Would YOU have gone the extra mile, so to say, to take a financial haircut on either?


----------



## HonkyTonk (Oct 27, 2019)

Received a one cent tip from a Lyft PAX recently....


----------



## #1husler (Aug 22, 2017)

Another Uber Driver said:


> you have less than ZERO intention of actually covering a job


Technically....these 4 PUs were NOT shuffles as such, but more just old school cancellations because I had every intent (and made good faith effort) to render the ride...as I arrived on-time, parked on the pin, waited the full 5 mins, etc. So its even more surprising to me that 4 in row Gryft pax couldnt simply get it together enough to just get in the car at their chosen location and time and go.


----------



## PukersAreAlwaysYourFault (Mar 25, 2021)

#1husler said:


> Well...what would YOU have done with pax # 3 (texted different address from where she dropped the pin, wants me to drive 15 mins across town to new location) and pax #4 (runs outs 5 min clock, wants me to extend it, put hands on dirty laundry AND add in a "complementary" Burger King stop to a 1 mile drive to the laundry mat).
> 
> Would YOU have gone the extra mile, so to say, to take a financial haircut on either?


If she is the client and I committed, yes, yes I would have gone the extra mile. If you really were that uptight about it, you could have reasoned with her nicely to suggest that since you already drove so far to the location where she dropped the pin, would it be okay if you started the trip then? Plus, any and all stops are permissible with me. I've driven someone around for 8 hours before while they ran errands. Pretty lucrative to just sit and wait.


----------



## #1husler (Aug 22, 2017)

PukersAreAlwaysYourFault said:


> Pretty lucrative to just sit and wait.


At .06 a min...its slightly less lucrative in my market...if its was more like $1 a min I'd wait all the live long day.


----------



## The Gift of Fish (Mar 17, 2017)

#1husler said:


> At .06 a min...its slightly less lucrative in my market...if its was more like $1 a min I'd wait all the live long day.

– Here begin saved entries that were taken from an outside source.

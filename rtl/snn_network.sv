// snn_network: two-layer spiking classifier with Selective Input Sparsity.
// Operation for one image:
//  1. Load: snn_image_loader takes the image pixel by pixel over the
//     valid_in/new_data handshake and keeps the NKEEP retained pixels in the
//     pixel RAM; each stored slot's input-neuron potential is cleared, and
//     the output neurons and spike counters are reset at the handshake.
//  2. Expose: NSTEP passes over the stored pixels, one pixel per clock.
//     For pixel j the pixel and its membrane potential are read, the shared
//     input neuron integrates pixel*dt and writes the potential back; a spike
//     reads row j of the weight ROM, and on the next clock (weight_en) all
//     NOUT output neurons integrate their weight*dt in parallel.  Output
//     spikes increment 5-bit counters.
//  3. Classify: after the last pass and a 3-cycle pipeline drain the
//     comparison tree picks the output with the most spikes; class_out is
//     valid with class_valid (one-cycle pulse) and the network is ready for
//     the next image.
// Timing: class_valid rises NSTEP*NKEEP + 6 clocks after the clock edge
// that takes the last retained pixel (one clock per presented pixel before
// that, plus any stall cycles).
// The thesis gives the blocks, the handshake, the sizes and the sequence;
// the one-pixel-per-clock pipeline and its timing are this design's.
module snn_network #(
  parameter int    NPIX        = snn_pkg::NPIX,
  parameter int    NKEEP       = snn_pkg::NKEEP,
  parameter int    NOUT        = snn_pkg::NOUT,
  parameter int    NSTEP       = snn_pkg::NSTEP,
  parameter int    CW          = snn_pkg::CNT_W,
  parameter int    VTH_IN      = snn_pkg::VTH_IN,
  parameter int    VTH_OUT     = snn_pkg::VTH_OUT,
  parameter string WEIGHT_FILE = "",
  parameter string INDEX_FILE  = ""
) (
  input  logic                    clk,
  input  logic                    rst_n,
  input  logic                    valid_in,
  input  logic [7:0]              pix_in,
  input  logic [snn_pkg::AW-1:0]  pix_addr,
  output logic                    new_data,
  output logic                    class_valid,
  output logic [$clog2(NOUT)-1:0] class_out,
  output logic [CW-1:0]           spike_count [NOUT],
  output logic                    in_spike,      // input-layer spike (observation)
  output logic [NOUT-1:0]         out_spike      // output-layer spikes (observation)
);
  localparam int AW = snn_pkg::AW;
  localparam int DT = snn_pkg::DT_SHIFT;

  typedef enum logic [2:0] {N_IDLE, N_LOAD, N_RUN, N_DRAIN, N_DONE} nstate_t;
  nstate_t state;

  // loader
  logic          ld_we, eod;
  logic [AW-1:0] ld_waddr;
  logic [7:0]    ld_wdata;
  logic          handshake;

  snn_image_loader #(.NPIX(NPIX), .NKEEP(NKEEP), .AW(AW), .INIT_FILE(INDEX_FILE)) u_loader (
    .clk, .rst_n, .enable(state == N_IDLE), .valid_in, .pix_in, .pix_addr,
    .new_data, .ram_we(ld_we), .ram_waddr(ld_waddr), .ram_wdata(ld_wdata),
    .end_of_data(eod));

  assign handshake = new_data && valid_in;

  // exposure counters
  logic [AW-1:0] j;
  logic [4:0]    t;
  logic [1:0]    drain;
  logic          run;
  assign run = (state == N_RUN);

  // pixel RAM and membrane RAM
  logic [7:0] pix_rd, vm_rd, vm_new;
  snn_ram #(.DEPTH(NKEEP), .DW(8), .AW(AW)) u_pix (
    .clk, .we(ld_we), .waddr(ld_waddr), .wdata(ld_wdata), .raddr(j), .rdata(pix_rd));
  snn_ram #(.DEPTH(NKEEP), .DW(8), .AW(AW)) u_vmem (
    .clk, .we(ld_we || run), .waddr(run ? j : ld_waddr), .wdata(run ? vm_new : 8'd0),
    .raddr(j), .rdata(vm_rd));

  // shared input neuron
  logic spk;
  snn_input_neuron #(.VTH(VTH_IN), .DT_SHIFT(DT)) u_in (
    .v_in(vm_rd), .pixel(pix_rd), .v_out(vm_new), .spike(spk));
  assign in_spike = run && spk;

  // weights
  logic signed [7:0] w [NOUT];
  logic              wen;
  snn_weight_rom #(.NKEEP(NKEEP), .NOUT(NOUT), .AW(AW), .INIT_FILE(WEIGHT_FILE)) u_rom (
    .clk, .rst_n, .re(in_spike), .addr(j), .w, .weight_en(wen));

  // output layer and counters
  for (genvar o = 0; o < NOUT; o++) begin : g_out
    snn_output_neuron #(.VTH(VTH_OUT), .DT_SHIFT(DT)) u_on (
      .clk, .rst_n, .srst(handshake), .weight_en(wen), .weight(w[o]),
      .v(), .spike(out_spike[o]));
    snn_spike_counter #(.CW(CW)) u_cnt (
      .clk, .rst_n, .srst(handshake), .inc(out_spike[o]), .count(spike_count[o]));
  end

  logic [$clog2(NOUT)-1:0] winner;
  snn_argmax #(.N(NOUT), .CW(CW)) u_arg (.counts(spike_count), .idx(winner), .max_count());

  always_ff @(posedge clk or negedge rst_n) begin
    if (!rst_n) begin
      state <= N_IDLE; j <= '0; t <= '0; drain <= '0;
      class_valid <= 1'b0; class_out <= '0;
    end else begin
      class_valid <= 1'b0;
      unique case (state)
        N_IDLE:  if (handshake) state <= N_LOAD;
        N_LOAD:  if (eod) begin
          j <= '0; t <= '0; state <= N_RUN;
        end
        N_RUN: begin
          if (int'(j) == NKEEP - 1) begin
            j <= '0;
            if (int'(t) == NSTEP - 1) begin
              drain <= '0;
              state <= N_DRAIN;
            end
            t <= t + 1'b1;
          end else j <= j + 1'b1;
        end
        N_DRAIN: begin                    // weight read, neuron update, count
          drain <= drain + 1'b1;
          if (drain == 2'd2) state <= N_DONE;
        end
        N_DONE: begin
          class_out   <= winner;
          class_valid <= 1'b1;
          state       <= N_IDLE;
        end
        default: state <= N_IDLE;
      endcase
    end
  end
endmodule
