// tb_snn_network: end-to-end test of the SIS spiking classifier at its
// full size (784 pixels, 187 retained, 10 outputs, 16 exposure steps).
// Several random images are presented over the valid_in/new_data
// handshake, some with stall cycles.  A reference model, written here from
// the network's description, keeps only the retained pixels, integrates
// them in the 8-bit input neurons for 16 passes, applies each input spike's
// weight row to the 10 output neurons (dt = 1/4, threshold 32, clamp -65),
// counts output spikes and picks the first largest count.  Checked: every
// spike count, the class, and the inference time (16*187 + 6 clocks
// after the clock edge that takes the last retained pixel).  Also counted, and required to occur:
// skipped (non-retained) pixels, stalls, input spikes, output spikes,
// clamped output potentials and a class other than 0.
module tb_snn_network;
  import snn_pkg::*;
  logic clk = 1'b0, rst_n = 1'b0, valid_in = 1'b0;
  logic [7:0] pix_in;
  logic [AW-1:0] pix_addr;
  logic new_data, class_valid, in_spike;
  logic [3:0] class_out;
  logic [CNT_W-1:0] spike_count [NOUT];
  logic [NOUT-1:0] out_spike;
  int checks = 0, failures = 0;

  snn_network dut (.*);
  always #5 clk = ~clk;

  localparam int NIMG = 6;

  initial begin
    repeat (NIMG * 6000 + 1000) @(posedge clk);
    failures++;
    $display("TB_RESULT checks=%0d failures=%0d", checks, failures);
    $finish;
  end

  logic [7:0] img [NPIX];
  int r_cnt [NOUT];
  int r_class, n_in_spk, n_out_spk, n_clamp, n_skip, n_stall, n_nonzero_class;

  task automatic reference();
    int vin [NKEEP];
    int vo [NOUT];
    for (int k = 0; k < NKEEP; k++) vin[k] = 0;
    for (int o = 0; o < NOUT; o++) begin vo[o] = 0; r_cnt[o] = 0; end
    for (int t = 0; t < NSTEP; t++)
      for (int k = 0; k < NKEEP; k++) begin
        vin[k] += int'(img[sis_index(k, NPIX, NKEEP)]) / 4;
        if (vin[k] >= VTH_IN) begin
          vin[k] = 0;
          n_in_spk++;
          for (int o = 0; o < NOUT; o++) begin
            int s;
            s = vo[o] + (int'(snn_weight(k, o)) >>> 2);
            if (s >= VTH_OUT)  begin vo[o] = 0; r_cnt[o] = (r_cnt[o] + 1) % 32; n_out_spk++; end
            else if (s <= -65) begin vo[o] = -65; n_clamp++; end
            else vo[o] = s;
          end
        end
      end
    r_class = 0;
    for (int o = 1; o < NOUT; o++) if (r_cnt[o] > r_cnt[r_class]) r_class = o;
  endtask

  initial begin
    int cyc, last_cyc, hw_in_spk;
    pix_in = '0; pix_addr = '0;
    n_in_spk = 0; n_out_spk = 0; n_clamp = 0; n_skip = 0; n_stall = 0; n_nonzero_class = 0;
    hw_in_spk = 0;
    repeat (3) @(negedge clk);
    rst_n = 1'b1;
    for (int im = 0; im < NIMG; im++) begin
      int bright;
      bright = 40 + 40 * im;                      // vary the input activity
      for (int p = 0; p < NPIX; p++)
        img[p] = 8'(($urandom_range(0, 255) * bright) / 256 + ((p % 28) * (im + 1)) % 64);
      reference();
      while (!new_data) @(negedge clk);
      valid_in = 1'b1;                            // handshake
      @(negedge clk);
      cyc = 1;
      for (int p = 0; p < NPIX; p++) begin
        if (im % 2 == 1)
          while ($urandom_range(0, 15) == 0) begin valid_in = 1'b0; n_stall++; @(negedge clk); cyc++; end
        valid_in = 1'b1; pix_addr = AW'(p); pix_in = img[p];
        if (p == sis_index(NKEEP - 1, NPIX, NKEEP)) last_cyc = cyc;
        if (!dut.u_loader.match) n_skip++;
        @(negedge clk); cyc++;
        if (in_spike) hw_in_spk++;
      end
      valid_in = 1'b0;
      while (!class_valid) begin
        @(negedge clk); cyc++;
        if (in_spike) hw_in_spk++;
      end
      checks++;
      if (cyc != last_cyc + NSTEP * NKEEP + 6) begin
        failures++; $display("FAIL image %0d: %0d cycles, expected %0d", im, cyc, last_cyc + NSTEP*NKEEP + 6);
      end
      for (int o = 0; o < NOUT; o++) begin
        checks++;
        if (int'(spike_count[o]) != r_cnt[o]) begin
          failures++; $display("FAIL image %0d output %0d: %0d spikes, expected %0d", im, o, spike_count[o], r_cnt[o]);
        end
      end
      checks++;
      if (int'(class_out) != r_class) begin
        failures++; $display("FAIL image %0d: class %0d expected %0d", im, class_out, r_class);
      end
      if (r_class != 0) n_nonzero_class++;
      $display("image %0d: class %0d, %0d cycles", im, class_out, cyc);
    end
    $display("events: skipped pixels %0d, stalls %0d, input spikes %0d (hw %0d), output spikes %0d, clamps %0d, non-zero classes %0d",
             n_skip, n_stall, n_in_spk, hw_in_spk, n_out_spk, n_clamp, n_nonzero_class);
    checks++;
    if (n_in_spk != hw_in_spk) begin failures++; $display("FAIL input spike count"); end
    checks++;
    if (n_skip == 0 || n_stall == 0 || n_in_spk == 0 || n_out_spk == 0 || n_clamp == 0 || n_nonzero_class == 0) begin
      failures++; $display("FAIL: a mechanism was never exercised");
    end
    $display("TB_RESULT checks=%0d failures=%0d", checks, failures);
    $finish;
  end
endmodule
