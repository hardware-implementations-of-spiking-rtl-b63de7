// neuro_top: the four independent neuromorphic designs side by side, each
// with its own ports; they share only the clock and the active-low reset.
//  * snn_network  - SIS spiking classifier (image in, class out)
//  * hh_neuron    - CORDIC Hodgkin-Huxley neuron with run-time parameters
//  * idevs_ctrl + izh_neuron  - Izhikevich neuron sampled by I-DEVS
//  * idevs_ctrl + adex_neuron - AdEx neuron sampled by I-DEVS
//  * homin_neuron - HOMIN neuron, behaviour set by d
// Each I-DEVS controller gates its neuron: the neuron's clock enable, input
// current and time step come from the controller, and the neuron's done
// flag returns to it.  The Izhikevich parameters a, b, c, d are top-level
// inputs (Q18.14).  All ports are plain vectors; the ten 5-bit spike
// counters of the network are packed into snn_spike_counts.  Timing of each
// part is that of its module (see the module headers).
module neuro_top (
  input  logic                     clk,
  input  logic                     rst_n,
  // spiking network
  input  logic                     snn_valid_in,
  input  logic [7:0]               snn_pix_in,
  input  logic [snn_pkg::AW-1:0]   snn_pix_addr,
  output logic                     snn_new_data,
  output logic                     snn_class_valid,
  output logic [3:0]               snn_class_out,
  output logic [snn_pkg::NOUT*snn_pkg::CNT_W-1:0] snn_spike_counts, // output o at [o*5 +: 5]
  output logic                     snn_in_spike,
  output logic [snn_pkg::NOUT-1:0] snn_out_spike,
  // Hodgkin-Huxley neuron
  input  logic                     hh_en,
  input  logic signed [21:0]       hh_i_in,
  input  logic signed [15:0]       hh_cm_inv,
  input  logic signed [15:0]       hh_v_na,
  input  logic signed [15:0]       hh_v_k,
  input  logic signed [15:0]       hh_v_l,
  input  logic signed [15:0]       hh_g_na,
  input  logic signed [15:0]       hh_g_k,
  input  logic signed [15:0]       hh_g_l,
  output logic signed [21:0]       hh_v,
  output logic signed [21:0]       hh_n,
  output logic signed [21:0]       hh_m,
  output logic signed [21:0]       hh_h,
  output logic                     hh_step_done,
  // I-DEVS Izhikevich neuron
  input  logic signed [32:0]       izh_i_in,
  input  logic signed [32:0]       izh_a,
  input  logic signed [32:0]       izh_b,
  input  logic signed [32:0]       izh_c,
  input  logic signed [32:0]       izh_d,
  output logic signed [32:0]       izh_v,
  output logic                     izh_spike,
  output logic                     izh_active,
  output logic [1:0]               izh_range,
  output logic [31:0]              izh_evals,
  // I-DEVS AdEx neuron
  input  logic signed [36:0]       adex_i_in,
  output logic signed [36:0]       adex_v,
  output logic                     adex_spike,
  output logic                     adex_active,
  output logic [1:0]               adex_range,
  output logic [31:0]              adex_evals,
  // HOMIN neuron
  input  logic                     homin_en,
  input  logic signed [15:0]       homin_i_in,
  input  logic        [7:0]        homin_d,
  output logic signed [15:0]       homin_v,
  output logic                     homin_spike
);
  logic [snn_pkg::CNT_W-1:0] snn_cnt [snn_pkg::NOUT];
  for (genvar o = 0; o < snn_pkg::NOUT; o++)
    assign snn_spike_counts[o*snn_pkg::CNT_W +: snn_pkg::CNT_W] = snn_cnt[o];

  snn_network u_snn (
    .clk, .rst_n, .valid_in(snn_valid_in), .pix_in(snn_pix_in), .pix_addr(snn_pix_addr),
    .new_data(snn_new_data), .class_valid(snn_class_valid), .class_out(snn_class_out),
    .spike_count(snn_cnt), .in_spike(snn_in_spike), .out_spike(snn_out_spike));

  hh_neuron u_hh (
    .clk, .rst_n, .en(hh_en), .i_in(hh_i_in), .cm_inv(hh_cm_inv), .v_na(hh_v_na),
    .v_k(hh_v_k), .v_l(hh_v_l), .g_na(hh_g_na), .g_k(hh_g_k), .g_l(hh_g_l),
    .v(hh_v), .n(hh_n), .m(hh_m), .h(hh_h), .step_done(hh_step_done));

  // I-DEVS + Izhikevich (I thresholds 10 and 20)
  logic signed [32:0] izh_ig;
  logic [3:0]         izh_dt;
  logic               izh_done;
  idevs_ctrl #(.W(33)) u_idevs_izh (
    .clk, .rst_n, .i_in(izh_i_in), .neuron_done(izh_done), .neuron_en(izh_active),
    .i_gated(izh_ig), .dt_shift(izh_dt), .range_sel(izh_range), .sample());
  izh_neuron u_izh (
    .clk, .rst_n, .en(izh_active), .i_in(izh_ig), .dt_shift(izh_dt),
    .a(izh_a), .b(izh_b), .c(izh_c), .d(izh_d), .v(izh_v), .u(),
    .spike(izh_spike), .done(izh_done), .evals(izh_evals));

  // I-DEVS + AdEx (I thresholds 400 pA and 800 pA)
  logic signed [36:0] adex_ig;
  logic [3:0]         adex_dt;
  logic               adex_done;
  idevs_ctrl #(.W(37), .ITH1(37'sd400 <<< 23), .ITH2(37'sd800 <<< 23)) u_idevs_adex (
    .clk, .rst_n, .i_in(adex_i_in), .neuron_done(adex_done), .neuron_en(adex_active),
    .i_gated(adex_ig), .dt_shift(adex_dt), .range_sel(adex_range), .sample());
  adex_neuron u_adex (
    .clk, .rst_n, .en(adex_active), .i_in(adex_ig), .dt_shift(adex_dt),
    .v(adex_v), .w(), .spike(adex_spike), .done(adex_done), .evals(adex_evals));

  homin_neuron u_homin (
    .clk, .rst_n, .en(homin_en), .i_in(homin_i_in), .d(homin_d),
    .v(homin_v), .u(), .spike(homin_spike));
endmodule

6 cents per minute?!? That's absurd!


----------



## #1husler (Aug 22, 2017)

The Gift of Fish said:


> 6 cents per minute?!? That's absurd!


If I agreed to do the long waits on those rates...I'd move into section housing next.


----------



## Another Uber Driver (May 27, 2015)

rkozy said:


> Bicycle shuffling on Fubar? Please go on.
> 
> I love to bicycle and hate Uber. If there were a way to combine both of my passions into one activity that paid me actual money, I'd sure love to hear it.


Items required:

1 bicycle
1 smart telephone
1 mask
1 pair of sunglasses, the larger, the better
1 baseball cap, although any sort of hat really will do.
1 scarf or bandana (optional)

Turn the sound on your telephone OFF.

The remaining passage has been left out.